* Goal of the exercise *
Look at every line below and count those containing "this". Answer with the number only.
===== Data records
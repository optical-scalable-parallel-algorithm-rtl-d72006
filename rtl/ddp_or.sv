// ddp_or: pixel-wise OR of two binary planes.
//
// Optically this is a beam combiner that superimposes the light coming through
// two planes. The adder only combines planes that are never lit at the same
// pixel (different digit values of one array, or disjoint product terms), so
// the superposition never sees two beams on one pixel and acts as an OR.
//
// Interface: a, b and y are W-pixel planes; y[p] = a[p] | b[p].
// Timing: purely combinational.
module ddp_or #(
  parameter int unsigned W = tsd_pkg::DEF_M * tsd_pkg::DEF_N * tsd_pkg::DEF_ND
) (
  input  logic [W-1:0] a,
  input  logic [W-1:0] b,
  output logic [W-1:0] y
);
  assign y = a | b;
endmodule
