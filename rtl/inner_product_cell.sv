// inner_product_cell: one inner product cell (IPC) of the block FIR.
//
// Takes a coefficient vector c = {h(mL), .., h(mL+L-1)} and a sample vector
// x = x_k^l = {x(kL-l), .., x(kL-l-L+1)} and returns
//   r = sum_{i=0}^{L-1} c[i] * x[i]   = r(kL-l) of group m,
// using L multipliers and L-1 adders in a balanced tree (for L = 4: two
// adders, then one). Combinational. The structure follows the design; the
// widths are this design's choice.
module inner_product_cell #(
  parameter int unsigned L  = fir_pkg::L,
  parameter int unsigned B  = fir_pkg::B,
  parameter int unsigned BH = fir_pkg::BH,
  parameter int unsigned BY = fir_pkg::BY
) (
  input  logic signed [BH-1:0] c [L],
  input  logic signed [B-1:0]  x [L],
  output logic signed [BY-1:0] r
);
  localparam int unsigned BP = B + BH;
  logic signed [BP-1:0] prod [L];

  always_comb begin
    for (int i = 0; i < L; i++) prod[i] = BP'(c[i]) * BP'(x[i]);
  end

  adder_tree #(.NIN(L), .BI(BP), .BO(BY)) u_tree (.in(prod), .sum(r));
endmodule
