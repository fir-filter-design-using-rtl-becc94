// tb_inner_product_cell: self-checking test of one inner product cell.
// Random signed coefficients and samples (plus the extreme values), checks
// r = sum_i c[i] * x[i].
module tb_inner_product_cell;
  localparam int unsigned L = 4, B = 8, BH = 8, BY = 20;

  logic signed [BH-1:0] c [L];
  logic signed [B-1:0]  x [L];
  logic signed [BY-1:0] r;
  int checks = 0, failures = 0;
  int e;

  inner_product_cell #(.L(L), .B(B), .BH(BH), .BY(BY)) dut (.c, .x, .r);

  initial begin
    #1000000;
    failures++;
    $display("watchdog expired");
    $display("TB_RESULT checks=%0d failures=%0d", checks, failures);
    $finish;
  end

  initial begin
    for (int n = 0; n < 2000; n++) begin
      for (int i = 0; i < L; i++) begin
        c[i] = (n == 0) ? -8'sd128 : BH'($urandom);
        x[i] = (n == 0) ? -8'sd128 : B'($urandom);
      end
      #1;
      e = 0;
      for (int i = 0; i < L; i++) e += int'(c[i]) * int'(x[i]);
      checks++;
      if (int'(r) != e) begin
        failures++;
        if (failures < 10) $display("n=%0d r=%0d exp %0d", n, r, e);
      end
    end
    $display("TB_RESULT checks=%0d failures=%0d", checks, failures);
    $finish;
  end
endmodule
==========
* Response *
2